- Genre: Reality
- Country of origin: United States
- Original language: English
- No. of seasons: 2
- No. of episodes: 16

Production
- Executive producers: Lauren Lexton; Michael Gara; Tom Rogan;
- Running time: 40–42 minutes
- Production company: Authentic Entertainment

Original release
- Network: TLC
- Release: December 19, 2012 – October 16, 2013

= Cheer Perfection =

American reality television series

Cheer Perfection is an American reality television series that debuted on December 19, 2012, on TLC. TLC announced on February 6, 2013, that it had ordered an eight-episode second season, which premiered on August 28, 2013. Alisha Dunlap, Cassadee, R.D. Dunlap, Bonnie Crow, Alana, Ann Robinson, Torann and Robinson's husband Torey originally appeared on Toddlers & Tiaras. Dunlap owns Perfection Studios, which appeared in episodes of Toddlers & Tiaras.
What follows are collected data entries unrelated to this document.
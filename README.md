# RFTSAP: a reconfigurable array of 8-bit processor slices

A large processor has poor yield because its area is large: one defect anywhere
ruins the whole die. This design builds the large processor from small
processor *slices* instead. For example, four 8-bit slices together act as one
32-bit processor. Small slices yield much better, and the few faulty ones can
be left out.

The difficulty is the wiring. Any group of working slices must be joined
together, whichever slices happen to be faulty, and the wiring must stay small
or it eats the yield gain. This design puts the slices in a mesh. Each slice
sits in a node with a **programmable I/O unit (PIOU)**. The PIOU has four
ports (up, right, left, down) and six switches, one for each pair of ports. To
skip a faulty slice, one switch in its PIOU is closed. That joins two of the
node's links straight through, so the neighbours on both sides talk directly.
A group of slices is led by one of them, which broadcasts commands. Every
group member picks up the broadcast as it passes through that member's own
closed switch.

The RTL covers the array, the nodes, the PIOU and its parts, and the local
memory. It does not cover the processing element (PE) of each node, which is
an ordinary 8-bit microprocessor. The PE buses are brought out as ports.

## Array and node

`rftsap_array` is a `ROWS x COLS` mesh of `rftsap_node`s. The default is
4 x 4, so each row can form one 32-bit processor. Port numbering is used
throughout:

| index | port | neighbour of node (i,j) |
|-------|------|-------------------------|
| 0 | U | (i-1, j), its D port |
| 1 | R | (i, j+1), its L port |
| 2 | L | (i, j-1), its R port |
| 3 | D | (i+1, j), its U port |

Links on the edge of the array come out as `north_*`/`south_*` (one per
column) and `west_*`/`east_*` (one per row), so a host can reach the array.
Tie an unused edge to `'0` (no message, never full). Then anything sent off
that edge is taken and dropped.

A node (`rftsap_node`) is a PIOU (`piou`) plus a local memory
(`local_memory`, 256 x 8 bits, synchronous, one-cycle read). The PE uses the
memory for programs and for switch settings. Each PE-side signal of the array
is a `[ROWS][COLS]` array, indexed `[i][j]`.

## The programmable I/O unit

### Links and messages

A link carries a `link_msg_t` (`rftsap_pkg`):

| field | width | meaning |
|-------|-------|---------|
| `valid` | 1 | a message is offered |
| `kind` | 2 | `MSG_DATA` (point to point), `MSG_BCAST` (global operation), `MSG_CONFIG` (remote switch setting) |
| `data` | 8 | one slice-width word |

Each link also has a `full` wire going the other way. A message moves on a
clock edge where `valid` is high and the receiver's `full` is low. Senders
must hold a message until it is taken. A PIOU port's `full` and its outgoing
message come straight from flip-flops. Only closed switches add combinational
paths.

### Ports (`piou_port`)

Each port has a one-entry transmit buffer and a one-entry receive buffer. The
PE selects ports with the one-hot `pe_port_en`, and `pe_wr`/`pe_rd` act on the
selected port. A word written at edge N is on the link right after N. If the
receiver is free, it is in the receiver's buffer at edge N+1.
`pe_tx_ready[p]` means a write will be taken. `pe_rx_ready[p]` means
`pe_rdata`/`pe_rkind` hold a received word, and `pe_rd` frees it.

### Switches (`switch_matrix`)

| switch | `rr_closed` bit | joins | group / decoder |
|--------|-----------------|-------|-----------------|
| S1 | 0 | U-R | 1 |
| S2 | 1 | U-L | 1 |
| S3 | 2 | U-D | 1 |
| S4 | 3 | R-L | 2 |
| S5 | 4 | R-D | 2 |
| S6 | 5 | L-D | 2 |

Closing a switch connects its two links **combinationally**, in both
directions. A message entering one port leaves the other in the same cycle.
The far side's `full` comes back in the same cycle too. A chain of bypassed
nodes therefore behaves like one long wire: a message crosses any number of
them on the edge it is handed over. The two ports of a closed switch are cut
off from their own buffers. Their transmit side sees `full`, and their receive
side sees nothing.

Two closed switches may not share a port. Closing S3 and S4 together, for
example, is allowed: it bypasses the node both vertically and horizontally.
The reconfiguration register refuses settings that break this rule, and an
assertion in `switch_matrix` checks it.

### Command decoders (`command_decoder`)

Each group of switches has one decoder. The decoder is active while a switch
of its group is closed, and it watches the messages crossing that switch in
both directions. A `MSG_BCAST` message is copied into a one-word buffer
(`pe_bcast_valid[g]`, `pe_bcast_data[g]`) as the message goes by, and the PE
frees the buffer with `pe_bcast_ack[g]`. While the buffer is still occupied,
the decoder holds back the next broadcast: it removes `valid` on the far side
and shows `full` to the sender. This way no group member misses an
instruction. Data and configuration messages are never held or copied. If
broadcasts arrive in both directions in the same cycle, the one entering at
the lower-numbered port goes first.

### SR, RR and remote control

* **SR** (`status_register`) is `SR_LOCAL` after reset. It goes to
  `SR_REMOTE` when the node's `pe_faulty` input is raised, for example by a
  wafer test or a self-test. It stays remote until the next reset.
* **RR** (`reconfig_register`) holds the six switch bits and resets to all
  open. In `SR_LOCAL`, the PE writes it with `pe_ctrl_wr`, taking the value
  from `pe_wdata[5:0]`. In `SR_REMOTE`, the PE bus is ignored, and a
  neighbour controls the unit instead. It does this by sending a
  `MSG_CONFIG` message into any open port, and the low six bits of that
  message load RR. A faulty node's ports take and drop every other message,
  so they never block their neighbours. `rr_reject` shows that the last write
  was refused.

## Example: forming a 32-bit module around a fault

The end-to-end test (`tb/tb_rftsap_array.sv`) does the following, with node
(1,1) faulty:

1. (1,0) sends `MSG_CONFIG 0x08` out of its R port. Node (1,1) is remote, so
   it closes S4 and is bypassed.
2. (1,2) reads its setting from local memory and writes it to RR (S4).
   (1,3) writes S6 (L-D), so the chain turns down to (2,3).
3. (1,0) writes a `MSG_BCAST` word to its R port. One edge later, the word
   has crossed (1,1), (1,2) and (1,3). Both members' decoders hold a copy, and
   (2,3) has it in its U buffer.
4. Replies from (2,3) travel back the same way to (1,0) as `MSG_DATA`.

The four slices (1,0), (1,2), (1,3) and (2,3) now form one 32-bit module. How
the slices then split the 32-bit work among themselves (carries, shared
instruction stream) is PE software and PE design. It is not part of this RTL.

## Choices made in this RTL

The architecture fixes the node contents, the four ports, SR and RR, six
switches in the groups {S1,S2,S3} and {S4,S5,S6}, one decoder per group, the
same-cycle bypass, and broadcast as a global operation. The following are
this design's own choices:

* which port pair each switch joins (the table above);
* the message format, the valid/full handshake and the one-entry buffers;
* splitting a port's Ready into `rx_ready` and `tx_ready`;
* remote control by `MSG_CONFIG` messages, and a sticky SR set by
  `pe_faulty`;
* allowing several switches closed at once if they share no port;
* the decoder's one-word buffer, its hold-back rule and its priority;
* array size (4 x 4), memory size (256 x 8) and the edge ports;
* asynchronous active-low reset `rst_n` on all control state (the memory
  array has none).

## Combinational loops

Closed switches pass messages and `full` through without a register. In the
netlist, that makes paths around every square of four nodes. Verilator
reports them as `UNOPTFLAT`, and synthesis tools report logic loops. A loop is
closed only if the switch settings actually route a link round a ring back to
itself, and a configuration must not do that. Timing analysis needs the
bypass paths cut at the switches, or constrained per configuration.

## Why slicing pays

Yield falls roughly exponentially with area, so a module of a quarter of the
area yields far better than the whole. Slicing costs area for the
interconnect between slices. Model that area as a part proportional to the
slice area, plus a constant part per slice. The gain factor is then the
number of working slice groups per wafer divided by the number of working
whole processors. It peaks at a moderate granularity (around 10 slices per
module for the cases studied), and it stays useful only while the
interconnect overhead is under about 30%. With only one link per direction
between neighbours, this array is designed to stay in that range. Gain factors
of about 2 to 4 (2 to 3 in more conservative figures) are expected against an
unsliced processor of about 1 cm².

## Files and simulation

`rtl/` contains one unit per file: `rftsap_pkg` (types, port and switch
tables), `piou_port`, `switch_matrix`, `command_decoder`, `status_register`,
`reconfig_register`, `piou`, `local_memory`, `rftsap_node`, `rftsap_array`
(top). `tb/` has a self-checking bench `tb_<module>` for each module. Each bench
prints `TB_RESULT checks=N failures=M` and has a watchdog.
`tb_rftsap_array` runs the full 4 x 4 array at its default parameters.
`tb_fault_maps` also uses the full array. It draws 100 random fault maps (each
PE faulty with probability 1/4) and builds one group per row. Working members
close S4 themselves. The leader bypasses each faulty node in turn with CONFIG
messages, each one crossing the nodes already bypassed. The leader then
broadcasts words, and every member and the end node must get all of them.

```
verilator --binary --timing --assert -Wno-UNOPTFLAT -Irtl -y rtl rtl/rftsap_pkg.sv \
    tb/tb_rftsap_array.sv --top-module tb_rftsap_array -Mdir obj
./obj/Vtb_rftsap_array
```

Any other bench works the same way: replace the bench file and the top-module
name. Without `-Wno-UNOPTFLAT`, Verilator stops on the loop warning
described above for the benches that include the whole array (add
`-Wno-fatal` to see it and go on). The array
bench builds in about 20 s and runs in well under a second.
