// rftsap_pkg: types and constants shared by the RFTSAP (reconfigurable
// fault-tolerant segmented array processor) modules.
//
// Every node of the array holds an 8-bit processing element; four such slices
// together act as one 32-bit processor. Links between nodes carry one message
// per transfer: a valid bit, a 2-bit message kind and an 8-bit data word.
// The 8-bit slice width follows the source design; the message kinds and the
// port numbering are this design's choices.
//
// Port numbering: 0 = U (up), 1 = R (right), 2 = L (left), 3 = D (down).
// Switch numbering: index 0..5 stands for S1..S6. Each switch joins one pair
// of ports: S1 U-R, S2 U-L, S3 U-D, S4 R-L, S5 R-D, S6 L-D. Group 1 (S1..S3)
// holds the switches on the U port and is served by command decoder 1;
// group 2 (S4..S6) holds the other three and is served by command decoder 2.
package rftsap_pkg;

  localparam int DATA_W = 8;   // width of one processor slice
  localparam int NPORTS = 4;   // U, R, L, D
  localparam int NSW    = 6;   // S1..S6
  localparam int NGRP   = 2;   // switch groups, one command decoder each

  localparam int PORT_U = 0;
  localparam int PORT_R = 1;
  localparam int PORT_L = 2;
  localparam int PORT_D = 3;

  typedef enum logic [1:0] {
    MSG_DATA   = 2'd0,  // point-to-point data, delivered to the receiving PE
    MSG_BCAST  = 2'd1,  // global operation: copied by every enabled decoder it passes
    MSG_CONFIG = 2'd2   // loads RR of a PIOU that is in remote.control
  } msg_kind_e;

  typedef struct packed {
    logic              valid;
    msg_kind_e         kind;
    logic [DATA_W-1:0] data;
  } link_msg_t;

  typedef enum logic {
    SR_LOCAL  = 1'b0,   // PIOU controlled by its own (fault-free) PE
    SR_REMOTE = 1'b1    // PE faulty: PIOU controlled by a neighbour
  } sr_state_e;

  // Ports joined by switch s (S1..S6 = 0..5).
  function automatic int unsigned sw_port_a(int unsigned s);
    case (s)
      0, 1, 2: return PORT_U;
      3, 4:    return PORT_R;
      default: return PORT_L;
    endcase
  endfunction

  function automatic int unsigned sw_port_b(int unsigned s);
    case (s)
      0:       return PORT_R;
      1, 3:    return PORT_L;
      default: return PORT_D;   // 2, 4, 5
    endcase
  endfunction

  // Group (command decoder) of switch s.
  function automatic int unsigned sw_group(int unsigned s);
    return (s < 3) ? 0 : 1;
  endfunction

  // True when two closed switches share a port.
  function automatic logic sw_conflict(logic [NSW-1:0] closed);
    logic [NPORTS-1:0] used;
    logic              bad;
    used = '0;
    bad  = 1'b0;
    for (int unsigned s = 0; s < NSW; s++) begin
      if (closed[s]) begin
        if (used[sw_port_a(s)] || used[sw_port_b(s)]) bad = 1'b1;
        used[sw_port_a(s)] = 1'b1;
        used[sw_port_b(s)] = 1'b1;
      end
    end
    return bad;
  endfunction

endpackage
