// command_decoder: the command decoder of one switch group of a PIOU.
//
// While a switch of its group is closed (active), the decoder watches the two
// messages crossing that switch, one per direction (slot 0: entering at the
// lower-numbered port of the pair, slot 1: entering at the other). A message
// of kind MSG_BCAST is a global operation: the decoder copies its data into a
// one-word buffer for the local PE (bcast_valid/bcast_data, freed by
// bcast_ack) while the message travels on. That decoders are enabled by a
// closed switch and respond to broadcasts follows the source design; the
// buffer and the flow control are this design's choices.
//
// Flow control: a broadcast that finds the buffer occupied is held back
// (hold[slot] high): its valid is removed from the far side of the switch and
// "full" is shown to its sender, so it waits until the PE has taken the
// previous word. If both slots carry a broadcast, slot 0 goes first and slot
// 1 is held. A broadcast is copied on the edge on which it is handed to the
// far side, i.e. when it is valid, not held and down_full is low.
// bcast_ack is a one-cycle pulse: a word copied while it is still high would
// be freed on the next edge. A copy cannot meet an ack on the same edge,
// since the buffer is then full and the broadcast is held.
// In remote.control (faulty PE) the decoder copies and holds nothing.
// hold is combinational from pass_msg and the buffer state; it does not
// depend on down_full.
module command_decoder
  import rftsap_pkg::*;
(
  input  logic              clk,
  input  logic              rst_n,
  input  sr_state_e         sr,
  input  logic              active,
  input  link_msg_t         pass_msg  [2],
  input  logic              down_full [2],
  output logic              hold      [2],
  output logic              bcast_valid,
  output logic [DATA_W-1:0] bcast_data,
  input  logic              bcast_ack
);

  logic       enabled;
  logic [1:0] is_bcast;
  logic [1:0] take;

  assign enabled = active && (sr == SR_LOCAL);

  always_comb begin
    for (int s = 0; s < 2; s++)
      is_bcast[s] = enabled && pass_msg[s].valid && (pass_msg[s].kind == MSG_BCAST);
    hold[0] = is_bcast[0] && bcast_valid;
    hold[1] = is_bcast[1] && (bcast_valid || is_bcast[0]);
    for (int s = 0; s < 2; s++)
      take[s] = is_bcast[s] && !hold[s] && !down_full[s];
  end

  always_ff @(posedge clk or negedge rst_n) begin
    if (!rst_n) begin
      bcast_valid <= 1'b0;
      bcast_data  <= '0;
    end else if (take[0]) begin
      bcast_valid <= 1'b1;
      bcast_data  <= pass_msg[0].data;
    end else if (take[1]) begin
      bcast_valid <= 1'b1;
      bcast_data  <= pass_msg[1].data;
    end else if (bcast_ack) begin
      bcast_valid <= 1'b0;
    end
  end

endmodule
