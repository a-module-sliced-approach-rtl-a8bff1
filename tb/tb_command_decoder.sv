// tb_command_decoder: self-checking test of a command decoder.
// Random through-traffic in both slots, random downstream back-pressure,
// random PE acknowledges, and random enable / SR state. A reference model in
// the bench computes the expected hold outputs and the expected captured
// broadcast word each cycle. Counts captures, holds and both-slot conflicts,
// and fails if one of them never happened.
module tb_command_decoder;
  import rftsap_pkg::*;

  logic              clk = 1'b0;
  logic              rst_n = 1'b0;
  sr_state_e         sr = SR_LOCAL;
  logic              active = 1'b0;
  link_msg_t         pass_msg  [2];
  logic              down_full [2];
  logic              hold      [2];
  logic              bcast_valid;
  logic [DATA_W-1:0] bcast_data;
  logic              bcast_ack = 1'b0;

  int checks = 0, failures = 0;
  int n_take = 0, n_hold = 0, n_both = 0;
  logic              ref_valid;
  logic [DATA_W-1:0] ref_data;

  command_decoder dut (.*);

  always #5 clk = ~clk;

  initial begin : watchdog
    repeat (20000) @(posedge clk);
    failures++;
    $display("TB_RESULT checks=%0d failures=%0d", checks, failures);
    $finish;
  end

  initial begin
    pass_msg[0] = '0; pass_msg[1] = '0; down_full[0] = 1'b0; down_full[1] = 1'b0;
    ref_valid = 1'b0; ref_data = '0;
    repeat (2) @(posedge clk);
    rst_n = 1'b1;
    for (int c = 0; c < 5000; c++) begin
      logic en, b0, b1, h0, h1, t0, t1;
      @(negedge clk);
      active    = $urandom_range(0, 7) != 0;
      sr        = ($urandom_range(0, 9) == 0) ? SR_REMOTE : SR_LOCAL;
      bcast_ack = $urandom_range(0, 2) == 0;
      for (int s = 0; s < 2; s++) begin
        pass_msg[s]  = '{valid: ($urandom_range(0, 1) == 1),
                         kind: ($urandom_range(0, 1) == 1) ? MSG_BCAST : msg_kind_e'($urandom_range(0, 2)),
                         data: DATA_W'($urandom)};
        down_full[s] = $urandom_range(0, 3) == 0;
      end
      // reference
      en = active && sr == SR_LOCAL;
      b0 = en && pass_msg[0].valid && pass_msg[0].kind == MSG_BCAST;
      b1 = en && pass_msg[1].valid && pass_msg[1].kind == MSG_BCAST;
      h0 = b0 && ref_valid;
      h1 = b1 && (ref_valid || b0);
      t0 = b0 && !h0 && !down_full[0];
      t1 = b1 && !h1 && !down_full[1];
      #1;
      checks++;
      if (hold[0] !== h0 || hold[1] !== h1) begin
        failures++;
        $display("FAIL cycle %0d: hold=%b%b expected %b%b", c, hold[1], hold[0], h1, h0);
      end
      if (h0 || h1) n_hold++;
      if (b0 && b1) n_both++;
      @(posedge clk);
      if (t0) begin ref_valid = 1'b1; ref_data = pass_msg[0].data; n_take++; end
      else if (t1) begin ref_valid = 1'b1; ref_data = pass_msg[1].data; n_take++; end
      else if (bcast_ack) ref_valid = 1'b0;
      #1;
      checks++;
      if (bcast_valid !== ref_valid || (ref_valid && bcast_data !== ref_data)) begin
        failures++;
        $display("FAIL cycle %0d: bcast %b/%h expected %b/%h", c, bcast_valid, bcast_data, ref_valid, ref_data);
      end
    end
    checks++;
    if (n_take == 0 || n_hold == 0 || n_both == 0) begin
      failures++; $display("FAIL coverage take=%0d hold=%0d both=%0d", n_take, n_hold, n_both);
    end
    $display("take %0d hold %0d both %0d", n_take, n_hold, n_both);
    $display("TB_RESULT checks=%0d failures=%0d", checks, failures);
    $finish;
  end
endmodule
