// local_memory: the local memory of an RFTSAP node.
//
// Holds the node's configuration settings and application programs, so that
// the PE can run programs and rewrite its PIOU at run time (the purpose given
// by the source design). Size and organisation are this design's choice: a
// synchronous single-port RAM of DEPTH words of DATA_W bits. A write
// (en && we) stores wdata at addr on the clock edge; a read (en && !we)
// returns the word on rdata after that edge (one cycle latency) and rdata
// keeps it until the next read. The array itself has no reset.
module local_memory
  import rftsap_pkg::*;
#(
  parameter int unsigned DEPTH = 256
) (
  input  logic                     clk,
  input  logic                     en,
  input  logic                     we,
  input  logic [$clog2(DEPTH)-1:0] addr,
  input  logic [DATA_W-1:0]        wdata,
  output logic [DATA_W-1:0]        rdata
);

  logic [DATA_W-1:0] mem [DEPTH];

  always_ff @(posedge clk) begin
    if (en) begin
      if (we) mem[addr] <= wdata;
      else    rdata     <= mem[addr];
    end
  end

endmodule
After Andrea Clevenger, who appeared on Cheer Perfection, was arrested on charges relating to rape of a 13-year-old boy, TLC released a statement that the show had already been canceled and no repeats will be aired.

==Synopsis==
Cheer Perfection follows a group of young cheerleaders at Cheer Time Revolution, located in Sherwood, Arkansas, as they endure the world of competitive cheerleading.

==Episodes==
===Series overview===

| Season | Episodes |  | Originally released |  |
| First released | Last released |
| 1 | 8 |  | December 19, 2012 | February 6, 2013 |
| 2 | 8 |  | August 28, 2013 | October 16, 2013 |

===Season 1 (2012–13)===

| No. overall | No. in season | Title | Original release date | U.S. viewers (millions) |
|---|---|---|---|---|
| 0 | 0 | "Pilot" | July 11, 2012 | 1.10 |
| 1 | 1 | "Failure Is Not An Option" | December 19, 2012 | 1.07 |
| 2 | 2 | "Let's Just Hug it Out?" | December 26, 2012 | 1.30 |
| 3 | 3 | "Too Bad, So Sad" | January 2, 2013 | 1.20 |
| 4 | 4 | "We're All a Little Bit Crazy" | January 9, 2013 | 0.85 |
| 5 | 5 | "Just Like Junior High" | January 16, 2013 | 0.91 |
| 6 | 6 | "Keep My Name Out of Your Mouth" | January 23, 2013 | 0.87 |
| 7 | 7 | "Call Me Madam President" | January 30, 2013 | 0.96 |
| 8 | 8 | "Friendless Ann?" | February 6, 2013 | 0.77 |

===Season 2 (2013)===

| No. overall | No. in season | Title | Original release date | U.S. viewers (millions) |
|---|---|---|---|---|
| 9 | 1 | "With Success, Comes Pressure..." | August 28, 2013 | 0.80 |
| 10 | 2 | "Do What You Gotta Do To Win" | September 4, 2013 | 0.93 |
| 11 | 3 | "Learning to Trust" | September 11, 2013 | 1.22 |
| 12 | 4 | "Enter Coach James" | September 18, 2013 | 0.79 |
| 13 | 5 | "I Got That Magic Pee" | September 25, 2013 | 0.90 |
| 14 | 6 | "Watch Your Step" | October 2, 2013 | 0.70 |
| 15 | 7 | "The Eyes and Ears of the Gym" | October 9, 2013 | 0.56 |
| 16 | 8 | "The U.S. Finals" | October 16, 2013 | 1.02 |

==Reception==
David Hinckley of New York Daily News said the parents are not an endearing bunch. Brian Lowry of Variety said the show is not original. Verne Gay of Newsday said the show is dull, trivial and never, ever outrageous. Melissa Camacho of Common Sense Media gave the show 2 stars out of 5.